Basically, the above is just a few \sections and a \tabularx environment. The
minimal document is:

    
    
        \documentclass{stochastic}
    
        \title{Lorem ipsum dolor sit amet}
    
        \begin{document}
        \maketitle
    
        \section{Lorem ipsum dolor}
        \subsection{Dolor sit amet}
    
         Vivamus consectetur enim a leo luctus vitae
        aliquam nisi volutpat. Proin nec mauris tellus, ac venenatis purus. 
    
        \makelightcover
        \end{document}
    

I'm very proud of that letterhead.

------
program
I started using LaTeX after I adopted Emacs as my default text editor.

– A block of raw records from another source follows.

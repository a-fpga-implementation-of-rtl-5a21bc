// tb_rev_router: self-checking testbench of the reverse router. For every
// block number random section words are applied; slot e must carry the word
// of the e-th connected section (block row s leaves out section 3 + s mod 6
// and, for s >= 6, also 3 + (s + 3) mod 6), so rows 0..5 fill 8 slots and
// rows 6..11 fill 7, the empty slot being marked and 0.
module tb_rev_router;
  import ldpc_pkg::*;

  blk_t blk;
  lword_t [NSEC-1:0] din;
  lword_t [WMAX-1:0] dout;
  logic [WMAX-1:0] slot_vld;
  logic clk = 1'b0;
  int checks = 0, failures = 0;

  rev_router dut (.*);

  always #5 clk = ~clk;

  initial begin
    repeat (10000) @(posedge clk);
    failures++;
    $display("watchdog expired");
    $display("TB_RESULT checks=%0d failures=%0d", checks, failures);
    $finish;
  end

  initial begin
    for (int rep = 0; rep < 20; rep++)
      for (int s = 0; s < J; s++) begin
        int secs [$];
        @(negedge clk);
        blk = blk_t'(s);
        for (int k = 0; k < NSEC; k++)
          din[k] = lword_t'({$urandom, $urandom, $urandom, $urandom, $urandom, $urandom});
        #1;
        secs.delete();
        for (int k = 0; k < NSEC; k++)
          if (!(k == 3 + s % 6 || (s >= 6 && k == 3 + (s + 3) % 6))) secs.push_back(k);
        for (int e = 0; e < WMAX; e++) begin
          checks += 2;
          if (e < secs.size()) begin
            if (!slot_vld[e]) failures++;
            if (dout[e] !== din[secs[e]]) failures++;
          end else begin
            if (slot_vld[e]) failures++;
            if (dout[e] !== '0) failures++;
          end
        end
      end
    $display("TB_RESULT checks=%0d failures=%0d", checks, failures);
    $finish;
  end
endmodule
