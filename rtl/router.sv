// router: connects the eight PCUB edge slots to the nine column sections.
// Because each block row of H' has at most one connection per section, the
// routing is fixed for the whole block (m rows, 15 cycles) and changes only
// with the block number: every section takes its P-lane word of R messages
// from one of the 8 slots through an 8:1 multiplexer selected by the block
// number. sec_vld tells a section whether the block uses it at all.
// Purely combinational; the select tables come from ldpc_pkg. With this
// design's H' sections 0..2 are used by every block row and always take slots
// 0..2, so those outputs are plain wires and their sec_vld bits constants.
module router
  import ldpc_pkg::*;
(
  input  blk_t              blk,
  input  rword_t [WMAX-1:0] din,      // per PCUB slot, P lanes
  output rword_t [NSEC-1:0] dout,     // per section, P lanes
  output logic   [NSEC-1:0] sec_vld
);
  always_comb begin
    for (int unsigned k = 0; k < NSEC; k++) begin
      dout[k]    = din[pslot_of_sec(int'(blk), k)];
      sec_vld[k] = conn(int'(blk), k);
      if (!sec_vld[k]) dout[k] = '0;
    end
  end
endmodule
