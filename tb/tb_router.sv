// tb_router: self-checking testbench of the router. For every block number
// random slot words are applied; section k must receive the word of the slot
// that serves it (the connected sections of a block row fill slots 0, 1, ...
// in section order; block row s leaves out section 3 + s mod 6 and, for
// s >= 6, also section 3 + (s + 3) mod 6), and unused sections get 0.
module tb_router;
  import ldpc_pkg::*;

  blk_t blk;
  rword_t [WMAX-1:0] din;
  rword_t [NSEC-1:0] dout;
  logic [NSEC-1:0] sec_vld;
  logic clk = 1'b0;
  int checks = 0, failures = 0;

  router dut (.*);

  always #5 clk = ~clk;

  initial begin
    repeat (10000) @(posedge clk);
    failures++;
    $display("watchdog expired");
    $display("TB_RESULT checks=%0d failures=%0d", checks, failures);
    $finish;
  end

  initial begin
    for (int rep = 0; rep < 20; rep++)
      for (int s = 0; s < J; s++) begin
        int n;
        @(negedge clk);
        blk = blk_t'(s);
        for (int e = 0; e < WMAX; e++)
          din[e] = rword_t'({$urandom, $urandom, $urandom, $urandom, $urandom});
        #1;
        n = 0;
        for (int k = 0; k < NSEC; k++) begin
          bit used;
          used = !(k == 3 + s % 6 || (s >= 6 && k == 3 + (s + 3) % 6));
          checks++;
          if (sec_vld[k] != used) failures++;
          checks++;
          if (used) begin
            if (dout[k] !== din[n]) failures++;
            n++;
          end else if (dout[k] !== '0) failures++;
        end
        checks++;
        if (n != ((s < 6) ? 8 : 7)) failures++;
      end
    $display("TB_RESULT checks=%0d failures=%0d", checks, failures);
    $finish;
  end
endmodule
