// align: alignment block of a column sum block (CSB). It turns row-ordered
// groups of check-to-variable messages (R, WR = 6 bits) coming from the router
// into column-ordered memory words for accumulation: the word written for
// memory word w holds, in lane l, the message of row (24w + l - offset) mod 337.
//
// How it works. Groups 0..14 of a block arrive one per cycle. The memory words
// of the block are written in the order A+1, ..., 14, 0, ..., A-1 (write index
// 1..14, A = address offset) as soon as all their values have arrived: word
// index i needs groups i-1 and i (and i-2 once word 14 has passed, because of
// the gap closing). Word A (index 0) also needs the first and the last two
// groups: group 0 is kept in an external register G0 and word A is assembled
// and written in the following cycle, which is the first cycle of the next
// block, when no other word is written. Each word is formed by a per-lane
// concatenation mux and the circular shifter; the shift value is the
// p's complement of the reverse alignment's (24 - d), or 25 - d after word 14.
//
// Timing: a group arriving in a cycle with index g >= 1 gives a write in the
// same cycle (wr_en, wr_idx = g). wb_en (driven by the CSB one cycle after
// group 14) gives the deferred write of word A (wr_idx = 0). Combinational
// outputs from registers and the incoming group.
//
// Follows the description: write order, register for the first word, deferred
// write of the last word of the previous block, complement shift values.
// Own choices: the register set (Q1, Q2, G0) and the case split below.
module align
  import ldpc_pkg::*;
(
  input  logic   clk,
  input  logic   rst,
  input  rword_t grp,      // row-ordered group from the router
  input  logic   o_en,     // a group arrives in this cycle
  input  widx_t  o_g,      // its group index
  input  widx_t  o_a,      // address offset of its block
  input  sh_t    o_d,      // data offset of its block
  input  logic   wb_en,    // deferred write of word index 0 of the previous block
  input  sh_t    wb_d,     // data offset of the previous block
  output logic   wr_en,
  output widx_t  wr_idx,   // write index (word = (A + wr_idx) mod 15)
  output rword_t wr_data
);
  rword_t q1, q2, g0;
  rword_t x, y, z;
  sh_t    s;
  widx_t  idx14;

  always_ff @(posedge clk) begin
    if (rst) begin
      q1 <= '0; q2 <= '0; g0 <= '0;
    end else begin
      q1 <= grp;
      q2 <= q1;
      if (o_en && o_g == 0) g0 <= grp;
    end
  end

  always_comb begin
    idx14  = widx_t'(WPB - 1) - o_a;
    x = grp; y = q1; s = '0;
    wr_en  = 1'b0;
    wr_idx = o_g;
    if (wb_en) begin
      // word A: tail of group 13, the value of group 14, head of group 0
      wr_en  = 1'b1;
      wr_idx = '0;
      if (wb_d == 0) begin
        x = g0; s = '0;
      end else if (wb_d == 1) begin
        x = {g0[P-2:0], q1[0]}; s = '0;
      end else begin
        x = q2; y = {g0[P-2:0], q1[0]}; s = sh_t'(P + 1 - 32'(wb_d));
      end
    end else if (o_en && o_g != 0) begin
      wr_en = 1'b1;
      if (o_g <= idx14) begin
        if (o_d == 0) begin
          x = grp; s = '0;
        end else begin
          x = q1; y = grp; s = sh_t'(P - 32'(o_d));
        end
      end else begin
        if (o_d == 0) begin
          x = q1; y = grp; s = sh_t'(1);
        end else if (o_d == 1) begin
          x = q1; y = grp; s = '0;
        end else begin
          x = q2; y = q1; s = sh_t'(P + 1 - 32'(o_d));
        end
      end
    end
    for (int unsigned l = 0; l < P; l++) z[l] = (l >= s) ? x[l] : y[l];
  end

  circ_shifter #(.P(P), .W(WR)) u_shift (.din(z), .sh(s), .dout(wr_data));

endmodule
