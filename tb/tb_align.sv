// tb_align: self-checking testbench of the alignment block. Blocks of random
// row-ordered groups are fed back to back as in the decoder (one group per
// cycle, deferred write of word A in the first cycle of the next block); the
// offsets include the corner cases 0, 1, 2, 23, 24, 335 and 336. Every
// written word is compared lane by lane with the message of row
// (24w + l - offset) mod 337, and each block must write each of its 15 words
// exactly once.
module tb_align;
  import ldpc_pkg::*;

  localparam int NBLK = 40;

  logic   clk = 1'b0;
  logic   rst;
  rword_t grp;
  logic   o_en, wb_en;
  widx_t  o_g, o_a;
  sh_t    o_d, wb_d;
  logic   wr_en;
  widx_t  wr_idx;
  rword_t wr_data;

  int checks = 0, failures = 0;
  int offs [NBLK];
  logic [WR-1:0] rows [NBLK][WPB * P];
  int writes [NBLK][WPB];

  align dut (.*);

  always #5 clk = ~clk;

  initial begin
    repeat (5000) @(posedge clk);
    failures++;
    $display("watchdog expired");
    $display("TB_RESULT checks=%0d failures=%0d", checks, failures);
    $finish;
  end

  task automatic check_word(int b, int idx);
    int w;
    w = (offs[b] / P + idx) % WPB;
    writes[b][w]++;
    for (int l = 0; l < P; l++) begin
      int col, r;
      col = w * P + l;
      if (col < M) begin
        r = (col - offs[b] + M) % M;
        checks++;
        if (wr_data[l] !== rows[b][r]) begin
          failures++;
          if (failures < 10)
            $display("mismatch blk %0d off %0d word %0d lane %0d: %0d vs %0d",
                     b, offs[b], w, l, wr_data[l], rows[b][r]);
        end
      end
    end
  endtask

  initial begin
    int corner [7] = '{0, 1, 2, 23, 24, 335, 336};
    for (int b = 0; b < NBLK; b++) begin
      offs[b] = (b < 7) ? corner[b] : int'($urandom_range(0, M - 1));
      for (int r = 0; r < WPB * P; r++) rows[b][r] = WR'($urandom);
      for (int w = 0; w < WPB; w++) writes[b][w] = 0;
    end
    rst = 1'b1; grp = '0; o_en = 0; wb_en = 0; o_g = '0; o_a = '0; o_d = '0; wb_d = '0;
    repeat (2) @(posedge clk);
    rst = 1'b0;
    for (int c = 0; c <= NBLK * WPB; c++) begin
      int b, g;
      b = c / WPB; g = c % WPB;
      @(negedge clk);
      o_en = (c < NBLK * WPB);
      wb_en = (c > 0) && (g == 0);
      if (c > 0) wb_d = sh_t'(offs[(c - 1) / WPB] % P);
      if (o_en) begin
        o_g = widx_t'(g); o_a = widx_t'(offs[b] / P); o_d = sh_t'(offs[b] % P);
        for (int l = 0; l < P; l++) grp[l] = rows[b][g * P + l];
      end else grp = rword_t'({$urandom, $urandom, $urandom, $urandom, $urandom});
      #1;
      if (wr_en) begin
        if (wb_en) begin
          checks++;
          if (wr_idx != 0) failures++;
          check_word(b - 1, 0);
        end else check_word(b, int'(wr_idx));
      end
    end
    for (int b = 0; b < NBLK; b++)
      for (int w = 0; w < WPB; w++) begin
        checks++;
        if (writes[b][w] != 1) begin
          failures++;
          $display("block %0d word %0d written %0d times", b, w, writes[b][w]);
        end
      end
    $display("TB_RESULT checks=%0d failures=%0d", checks, failures);
    $finish;
  end
endmodule
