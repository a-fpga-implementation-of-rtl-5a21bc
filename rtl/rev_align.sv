// rev_align: reverse alignment block of a column sum block (CSB). It turns
// column-ordered memory words (Lq values, WL = 7 bits) into row-ordered words
// for the reverse router: output group g holds, in lane l, the value of
// column (24g + l + offset) mod 337 of the block column being processed.
//
// How it works. With offset = 24*A + d (A = address offset, d = data offset)
// the memory words of a block are read one per cycle in the order
// A, A+1, ..., 14, 0, ..., A-1 (read index 0..14). Two registers keep the
// words of the previous two reads (P1, P2) and a head register H keeps the
// first word of the block, which is needed again at its end. Group g is
// produced two cycles after read g: 24 consecutive values are taken out of
// two 24-lane words X, Y by a per-lane concatenation mux (lanes >= s from X,
// lanes < s from Y) followed by the circular shifter rotating by s.
// Word 14 carries a single valid value; around it the stream is "gap closed":
// that value is merged in front of the next word, and after it the shift value
// changes from d to d-1 (modulo 24, borrowing one word). The last group
// (row 336 alone) is taken from a one-lane register E captured a cycle earlier,
// so the two registers are already free for the next block.
//
// Timing: o_* describe the output group of this cycle and lag the read of the
// same block by two cycles (group g of a block is output in the cycle of read
// g+2; groups 13 and 14 fall into the first two cycles of the next block).
// Output is combinational from the registers, rd_word and the controls.
//
// Follows the description: read order, two-cycle latency, head register,
// concatenate-and-shift, gap closing with a shift changed by one. Own choices:
// the exact register set (P1, P2, H, E) and the case split below.
module rev_align
  import ldpc_pkg::*;
(
  input  logic   clk,
  input  logic   rst,
  input  lword_t rd_word,   // word read from memory in this cycle
  input  logic   rd_first,  // this read is read index 0 of a block
  input  logic   o_en,      // an output group is due in this cycle
  input  widx_t  o_g,       // its group index 0..14
  input  widx_t  o_a,       // address offset of its block
  input  sh_t    o_d,       // data offset of its block
  output lword_t grp        // row-ordered group (lanes of group 14: only lane 0)
);
  lword_t p1, p2, hd;
  logic [WL-1:0] e_reg;

  lword_t x, y, z, rot, cur;
  sh_t    s;
  widx_t  idx14;

  always_ff @(posedge clk) begin
    if (rst) begin
      p1 <= '0; p2 <= '0; hd <= '0; e_reg <= '0;
    end else begin
      p1 <= rd_word;
      p2 <= p1;
      if (rd_first) hd <= rd_word;
      if (o_en && o_g == widx_t'(WPB - 2)) begin
        // column (offset - 1) mod M is the single row of the last group
        if (o_d != 0)      e_reg <= hd[o_d - 1];
        else if (o_a == 0) e_reg <= p1[0];
        else               e_reg <= p1[P-1];
      end
    end
  end

  always_comb begin
    idx14 = widx_t'(WPB - 1) - o_a;       // read index of word 14
    cur   = (o_g == widx_t'(WPB - 2)) ? hd : rd_word;
    x = p2; y = p1; s = o_d;
    if (o_g + 1 < idx14) begin
      x = p2; y = p1; s = o_d;
    end else if (o_g + 1 == idx14) begin
      // P1 is word 14: its single value precedes the next word
      x = p2;
      y = {cur[P-2:0], p1[0]};
      s = o_d;
    end else if (o_d != 0) begin
      // word 14 already passed: shift value one less
      x = p1; y = cur; s = o_d - 1;
    end else if (o_g == idx14) begin
      x = {p1[P-2:0], p2[0]}; y = '0; s = '0;
    end else begin
      x = p2; y = p1; s = sh_t'(P - 1);
    end
    for (int unsigned l = 0; l < P; l++) z[l] = (l >= s) ? x[l] : y[l];
  end

  circ_shifter #(.P(P), .W(WL)) u_shift (.din(z), .sh(s), .dout(rot));

  always_comb begin
    grp = rot;
    if (o_g == widx_t'(WPB - 1)) begin
      grp    = '0;
      grp[0] = e_reg;
    end
  end

endmodule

This
was my research path: info -> Texinfo -> LaTeX -> XeLaTeX.

Now I use the swiss-knife Memoir class for nearly everything and I have
understood the importance of beautiful typesetting.

Worth reading:

<http://www.ctan.org/tex-archive/info/memdesign> (the memoir manual of style)

The Elements of Typographic Style, Robert Bringhurst (the bible)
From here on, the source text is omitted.